• _Directions for this task_: Every line that holds the word "parameter" needs to be copied from the data below.

[Collected data entries]

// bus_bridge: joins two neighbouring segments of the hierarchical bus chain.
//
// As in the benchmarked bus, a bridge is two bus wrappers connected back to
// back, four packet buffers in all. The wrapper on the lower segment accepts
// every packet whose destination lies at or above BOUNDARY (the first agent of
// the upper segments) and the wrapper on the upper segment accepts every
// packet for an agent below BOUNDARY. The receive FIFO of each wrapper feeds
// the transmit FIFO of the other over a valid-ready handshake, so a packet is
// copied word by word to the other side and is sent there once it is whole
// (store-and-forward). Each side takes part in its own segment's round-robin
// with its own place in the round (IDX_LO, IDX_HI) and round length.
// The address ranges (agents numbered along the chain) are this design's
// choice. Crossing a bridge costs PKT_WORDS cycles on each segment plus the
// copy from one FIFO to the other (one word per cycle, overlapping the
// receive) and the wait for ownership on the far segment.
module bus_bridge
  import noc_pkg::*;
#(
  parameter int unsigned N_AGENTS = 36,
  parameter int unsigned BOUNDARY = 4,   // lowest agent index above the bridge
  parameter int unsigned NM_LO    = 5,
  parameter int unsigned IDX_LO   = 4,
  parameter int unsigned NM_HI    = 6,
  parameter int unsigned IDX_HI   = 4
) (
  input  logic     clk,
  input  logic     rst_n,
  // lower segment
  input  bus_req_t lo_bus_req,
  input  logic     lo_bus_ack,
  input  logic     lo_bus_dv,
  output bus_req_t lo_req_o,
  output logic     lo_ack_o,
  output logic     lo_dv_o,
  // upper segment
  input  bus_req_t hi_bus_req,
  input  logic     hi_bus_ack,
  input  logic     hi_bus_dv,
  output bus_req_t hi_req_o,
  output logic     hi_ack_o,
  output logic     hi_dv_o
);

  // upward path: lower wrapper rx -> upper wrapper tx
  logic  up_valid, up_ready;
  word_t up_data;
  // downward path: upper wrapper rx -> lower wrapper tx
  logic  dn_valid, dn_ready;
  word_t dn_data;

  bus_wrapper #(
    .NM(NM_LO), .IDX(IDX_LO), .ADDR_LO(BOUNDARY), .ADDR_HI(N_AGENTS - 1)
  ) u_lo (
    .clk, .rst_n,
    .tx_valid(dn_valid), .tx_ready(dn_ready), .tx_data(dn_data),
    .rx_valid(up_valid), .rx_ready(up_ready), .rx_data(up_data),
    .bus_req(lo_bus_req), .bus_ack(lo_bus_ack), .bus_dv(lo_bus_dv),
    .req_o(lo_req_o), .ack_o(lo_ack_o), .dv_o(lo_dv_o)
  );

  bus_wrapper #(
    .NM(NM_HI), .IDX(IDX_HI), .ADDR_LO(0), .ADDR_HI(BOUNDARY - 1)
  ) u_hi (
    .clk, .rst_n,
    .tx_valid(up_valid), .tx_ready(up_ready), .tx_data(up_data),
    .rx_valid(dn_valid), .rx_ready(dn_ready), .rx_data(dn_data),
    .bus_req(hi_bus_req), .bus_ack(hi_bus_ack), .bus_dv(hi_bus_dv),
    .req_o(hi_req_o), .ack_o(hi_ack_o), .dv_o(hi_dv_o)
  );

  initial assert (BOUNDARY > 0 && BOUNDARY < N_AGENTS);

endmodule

• _Answer box_:
  parameter int unsigned N_AGENTS = 36,
  parameter int unsigned BOUNDARY = 4,   // lowest agent index above the bridge
  parameter int unsigned NM_LO    = 5,
  parameter int unsigned IDX_LO   = 4,
  parameter int unsigned NM_HI    = 6,
  parameter int unsigned IDX_HI   = 4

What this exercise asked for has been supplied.